- _WHAT YOU ARE ASKED TO DO_
Transcribe the stretch of entries below from the line with "t is on the" through the line with "always_ff @(posedge clk) begin", exactly and with both ends included; leave out all other lines.

Saved data entries:
%%

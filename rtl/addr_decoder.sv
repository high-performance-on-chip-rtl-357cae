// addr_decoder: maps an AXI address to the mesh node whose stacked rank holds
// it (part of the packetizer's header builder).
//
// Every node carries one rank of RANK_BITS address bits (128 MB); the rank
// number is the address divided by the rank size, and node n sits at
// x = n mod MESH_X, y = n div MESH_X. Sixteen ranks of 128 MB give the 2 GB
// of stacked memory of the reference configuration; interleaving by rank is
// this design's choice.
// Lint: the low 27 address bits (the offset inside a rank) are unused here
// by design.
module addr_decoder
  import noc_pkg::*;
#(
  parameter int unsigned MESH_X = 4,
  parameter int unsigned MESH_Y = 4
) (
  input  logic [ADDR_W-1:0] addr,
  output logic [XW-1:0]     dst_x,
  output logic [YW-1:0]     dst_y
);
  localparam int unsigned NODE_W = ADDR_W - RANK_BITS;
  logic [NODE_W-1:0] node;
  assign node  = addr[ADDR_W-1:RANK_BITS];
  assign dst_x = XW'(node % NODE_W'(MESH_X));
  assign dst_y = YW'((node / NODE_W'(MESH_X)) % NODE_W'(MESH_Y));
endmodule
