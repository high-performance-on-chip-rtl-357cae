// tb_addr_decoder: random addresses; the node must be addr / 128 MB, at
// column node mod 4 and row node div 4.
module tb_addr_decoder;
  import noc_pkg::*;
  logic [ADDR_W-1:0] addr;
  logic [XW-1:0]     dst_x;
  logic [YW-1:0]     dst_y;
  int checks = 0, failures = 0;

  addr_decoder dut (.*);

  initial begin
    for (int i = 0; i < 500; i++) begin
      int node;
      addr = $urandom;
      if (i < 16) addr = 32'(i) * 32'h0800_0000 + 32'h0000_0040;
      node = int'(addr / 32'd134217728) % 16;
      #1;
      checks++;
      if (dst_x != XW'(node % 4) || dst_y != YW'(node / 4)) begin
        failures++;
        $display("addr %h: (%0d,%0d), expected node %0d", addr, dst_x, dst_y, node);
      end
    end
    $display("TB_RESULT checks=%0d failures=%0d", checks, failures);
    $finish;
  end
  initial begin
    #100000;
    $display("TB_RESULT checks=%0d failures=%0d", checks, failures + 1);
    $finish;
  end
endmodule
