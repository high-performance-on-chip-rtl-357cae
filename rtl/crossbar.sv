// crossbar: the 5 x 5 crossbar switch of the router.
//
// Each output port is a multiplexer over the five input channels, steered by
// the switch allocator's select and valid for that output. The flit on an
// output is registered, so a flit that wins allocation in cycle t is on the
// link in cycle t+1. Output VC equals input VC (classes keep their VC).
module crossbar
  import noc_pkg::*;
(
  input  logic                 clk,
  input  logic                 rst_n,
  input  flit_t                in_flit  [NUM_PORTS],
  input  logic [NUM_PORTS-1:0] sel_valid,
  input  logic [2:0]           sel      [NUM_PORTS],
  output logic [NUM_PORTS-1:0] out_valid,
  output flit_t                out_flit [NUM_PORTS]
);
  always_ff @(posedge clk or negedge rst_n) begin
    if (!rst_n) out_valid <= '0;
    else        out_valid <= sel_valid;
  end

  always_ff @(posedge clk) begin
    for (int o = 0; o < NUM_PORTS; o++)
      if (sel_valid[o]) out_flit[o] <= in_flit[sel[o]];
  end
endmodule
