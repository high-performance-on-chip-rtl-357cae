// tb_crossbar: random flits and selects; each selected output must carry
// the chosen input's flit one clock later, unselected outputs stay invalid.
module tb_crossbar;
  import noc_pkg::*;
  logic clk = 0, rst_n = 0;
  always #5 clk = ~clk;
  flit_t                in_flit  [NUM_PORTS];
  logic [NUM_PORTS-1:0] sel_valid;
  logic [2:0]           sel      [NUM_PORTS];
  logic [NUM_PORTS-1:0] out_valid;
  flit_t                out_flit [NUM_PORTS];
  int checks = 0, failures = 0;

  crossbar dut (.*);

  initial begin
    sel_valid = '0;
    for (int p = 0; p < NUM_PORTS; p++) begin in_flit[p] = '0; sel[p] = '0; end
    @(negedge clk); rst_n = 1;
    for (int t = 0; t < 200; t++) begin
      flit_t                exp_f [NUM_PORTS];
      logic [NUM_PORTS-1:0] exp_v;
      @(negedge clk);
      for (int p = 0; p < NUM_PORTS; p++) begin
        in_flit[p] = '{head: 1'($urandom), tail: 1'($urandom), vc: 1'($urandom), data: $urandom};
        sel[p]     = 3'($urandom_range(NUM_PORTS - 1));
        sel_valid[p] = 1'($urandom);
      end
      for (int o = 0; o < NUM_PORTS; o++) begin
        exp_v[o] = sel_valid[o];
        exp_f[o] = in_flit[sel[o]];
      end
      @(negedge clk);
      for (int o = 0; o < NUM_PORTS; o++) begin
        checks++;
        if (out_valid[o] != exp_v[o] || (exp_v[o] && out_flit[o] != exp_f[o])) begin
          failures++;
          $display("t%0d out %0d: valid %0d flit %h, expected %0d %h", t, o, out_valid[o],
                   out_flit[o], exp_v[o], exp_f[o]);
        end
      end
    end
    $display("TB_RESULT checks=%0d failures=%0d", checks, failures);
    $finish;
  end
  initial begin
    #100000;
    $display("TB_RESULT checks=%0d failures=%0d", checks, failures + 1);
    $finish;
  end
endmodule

%%

- _WRITTEN REPLY_
// output is registered, so a flit that wins allocation in cycle t is on the
// link in cycle t+1. Output VC equals input VC (classes keep their VC).
module crossbar
  import noc_pkg::*;
(
  input  logic                 clk,
  input  logic                 rst_n,
  input  flit_t                in_flit  [NUM_PORTS],
  input  logic [NUM_PORTS-1:0] sel_valid,
  input  logic [2:0]           sel      [NUM_PORTS],
  output logic [NUM_PORTS-1:0] out_valid,
  output flit_t                out_flit [NUM_PORTS]
);
  always_ff @(posedge clk or negedge rst_n) begin
    if (!rst_n) out_valid <= '0;
    else        out_valid <= sel_valid;
  end

  always_ff @(posedge clk) begin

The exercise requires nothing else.